En esta novela, Benjamin, por medio de la propia mirada del protagonista ―en ocasiones turbia, en ocasiones diáfana― nos cuenta las extrañas peripecias de Christian Stern, un bastardo del fallecido príncipe obispo de Ratisbona, docente en la Universidad de Wurzburgo, devoto de la Filosofía de la Naturaleza y firme creyente de la unidad oculta en todas las cosas. Christian, desembarazado de su pasado, llega a la Magická Praha, una Praga imperial, ―a la que el propio autor caracteriza como «…ciudad, donde la grandeza y la opulencia […] se asentaban sobre una mezcla de sordidez, vicio y violencia»―, con la intención de cobijarse y medrar bajo las alas del melancólico emperador Rodolfo II, pero, al discurrir tambaleante por sus oscuras calles en su primera y fría noche de nieve y borrachera, se topa de manos a boca con el cadáver de una joven en medio de la Calle de Oro. Este suceso será causa y principio tanto de su encumbramiento cortesano, como también de sus pesares, pues sobre las espaldas del joven esotérico recaerá la tarea de investigar el crimen tropezado. Al fin, todo se enmarañará entre los muchos hilos de una soterrada lucha por el poder y los afectos imperiales, de modo que el protagonista llegará a verse «como un pastor que siente los ojos de un lobo invisible fijos en él». Sin embargo, los lobos son muchos, habitan en palacio o corren por las calles de la ciudad bohemia o las riberas del Moldava, solitarios o en manada, pero siempre velados.

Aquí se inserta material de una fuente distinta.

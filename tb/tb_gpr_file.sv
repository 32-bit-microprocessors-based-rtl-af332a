// tb_gpr_file: self-checking test of the general register file. Random
// writes and reads under a changing ring number and interrupt flag are
// compared with a model holding R0..R14 and five separate stack pointers,
// so the test checks that R15 switches between SP0..SP3 and SPI.
module tb_gpr_file;
  logic clk = 0, rst_n = 0;
  logic [1:0] ring;
  logic int_mode, we;
  logic [3:0] ra, rb, wa, dbg_ra;
  logic [31:0] rd_a, rd_b, wd, dbg_rd;
  logic [2:0] sp_sel;
  logic [31:0] r0_r4 [5];
  logic [3:0] ag_ra [2];
  logic [31:0] ag_rd [2];
  int checks = 0, failures = 0;
  logic [31:0] mr [15];
  logic [31:0] msp [5];

  gpr_file dut (.*);
  always #5 clk = ~clk;

  task automatic check(bit cond, string what);
    checks++;
    if (!cond) begin failures++; $display("FAIL: %s", what); end
  endtask

  function automatic logic [31:0] mread(logic [3:0] a);
    return a == 15 ? msp[int_mode ? 4 : ring] : mr[a];
  endfunction

  initial begin
    #400000 failures++;
    $display("TB_RESULT checks=%0d failures=%0d", checks, failures);
    $finish;
  end

  initial begin
    foreach (mr[i]) mr[i] = 0;
    foreach (msp[i]) msp[i] = 0;
    ring = 0; int_mode = 0; we = 0; ra = 0; rb = 0; ag_ra[0] = 0; ag_ra[1] = 0; wa = 0; wd = 0; dbg_ra = 0;
    repeat (2) @(posedge clk);
    rst_n = 1;
    for (int n = 0; n < 3000; n++) begin
      @(negedge clk);
      ring = $urandom; int_mode = ($urandom_range(0, 4) == 0);
      ra = $urandom; rb = $urandom; dbg_ra = $urandom; ag_ra[0] = $urandom; ag_ra[1] = $urandom;
      we = $urandom_range(0, 1);
      wa = ($urandom_range(0, 2) == 0) ? 4'd15 : 4'($urandom);
      wd = $urandom;
      #1;
      check(rd_a == mread(ra) && rd_b == mread(rb) && dbg_rd == mread(dbg_ra), "read");
      check(ag_rd[0] == mread(ag_ra[0]) && ag_rd[1] == mread(ag_ra[1]), "A-stage read");
      check(sp_sel == (int_mode ? 4 : ring), "sp_sel");
      for (int i = 0; i < 5; i++) check(r0_r4[i] == mr[i], "r0_r4");
      @(posedge clk);
      if (we) begin
        if (wa == 15) msp[int_mode ? 4 : ring] = wd; else mr[wa] = wd;
      end
    end
    $display("TB_RESULT checks=%0d failures=%0d", checks, failures);
    $finish;
  end
endmodule
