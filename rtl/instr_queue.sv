// instr_queue: 16-byte instruction queue between the IF-stage and the
// D-stage.
//
// TRON instructions are a multiple of two bytes long, so the queue is kept as
// eight halfword slots in a circular buffer. The IF-stage writes one fetched
// 32-bit word per clock (wr_en); big-endian order puts the halfword at the
// lower address in wr_data[31:16]. When fetch restarts at an address with
// addr[1] = 1, the first word carries only its low halfword (wr_lo_only).
// The D-stage sees up to four halfwords at the head (rd_data[63:48] is the
// oldest) and the number that are valid (rd_count), and removes rd_take of
// them (0 to 4, at most rd_count) at the next edge. flush empties the queue
// and wins over a write in the same cycle.
//
// free tells the IF-stage how many slots are empty. The 16-byte size follows
// the document; the halfword organisation and the port widths are this
// design's choices.
//
// Lint notes: rst_n is also the disable condition of the assertions; a linter
// reports that as a synchronous use of the asynchronous reset, while every
// flip-flop here resets asynchronously.
module instr_queue #(
  parameter int unsigned BYTES = 16
) (
  input  logic        clk,
  input  logic        rst_n,
  input  logic        flush,
  input  logic        wr_en,
  input  logic        wr_lo_only,
  input  logic [31:0] wr_data,
  output logic [$clog2(BYTES/2):0] free,
  output logic [63:0] rd_data,
  output logic [2:0]  rd_count,
  input  logic [2:0]  rd_take
);
  localparam int unsigned SLOTS = BYTES / 2;
  localparam int unsigned PW    = $clog2(SLOTS);

  logic [15:0] q [SLOTS];
  logic [PW-1:0] head, tail;
  logic [PW:0]   cnt;

  assign free = (PW+1)'(SLOTS) - cnt;

  always_comb begin
    for (int i = 0; i < 4; i++) rd_data[63-16*i -: 16] = q[PW'(head + PW'(i))];
    rd_count = (cnt > 4) ? 3'd4 : 3'(cnt);
  end

  logic [1:0]  n_in;
  assign n_in = !wr_en ? 2'd0 : (wr_lo_only ? 2'd1 : 2'd2);

  always_ff @(posedge clk or negedge rst_n) begin
    if (!rst_n) begin
      head <= '0;
      tail <= '0;
      cnt  <= '0;
      for (int i = 0; i < SLOTS; i++) q[i] <= '0;
    end else if (flush) begin
      head <= '0;
      tail <= '0;
      cnt  <= '0;
    end else begin
      if (wr_en) begin
        if (wr_lo_only) q[tail] <= wr_data[15:0];
        else begin
          q[tail]           <= wr_data[31:16];
          q[PW'(tail + 1'b1)] <= wr_data[15:0];
        end
      end
      tail <= tail + PW'(n_in);
      head <= head + PW'(rd_take);
      cnt  <= cnt + (PW+1)'(n_in) - (PW+1)'(rd_take);
    end
  end

  // The IF-stage must not overfill the queue; the D-stage must not take more
  // than it sees.
  assert property (@(posedge clk) disable iff (!rst_n) !flush |-> (PW+1)'(n_in) <= free);
  assert property (@(posedge clk) disable iff (!rst_n) rd_take <= rd_count);
endmodule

El elenco de personajes que tiran de cada hilo de la telaraña y se cruzan en la vida de Stern es muy amplio. De un lado, los que componen el ámbito familiar o íntimo del absorto, ensimismado, melancólico y distraído emperador. Aquí danzan su baile, la salaz e hipnótica amante oficial, Caterina Sardo, con su hijo, don Giulio, pero también el adusto y atildado enano de corte, Jeppe Schenckel. Del otro costado nos encontramos en el bando vaticanista y católico, donde se alinean, sabiéndolo o no, el primo Fernando de Estiria, el chambelán Phillip Lang, el grueso y hedonista nuncio Girolamo Malaspina, o la angélica novicia Serafina, ojos de mirlo. Y, por último, en la bandería luterana de Matías de Habsburgo, militan el gran senescal Félix Wenzel, quien dirige sus piezas en el tablero sobre el que se juega la corona: el alfil Ulrich Kroll, médico del emperador y padre de la asesinada, el ocultista Edward Kelley, mendaz y trilero, y la hijastra de este, la poetisa Elisabeth Weston. Aparte quedan las propias víctimas: Magdalena Kroll y su despechado amante, Jan Madek. A destacar, en todo caso y para divertimento de todos, el brillantísimo cameo que nos ofrece el gran bizco, Johannes Kepler, en su noche de borrachera junto a Christian. Personajes todos ellos, dibujados, tallados, con detalle de musivario u orfebre. Ni uno solo de ellos es plano o prescindible.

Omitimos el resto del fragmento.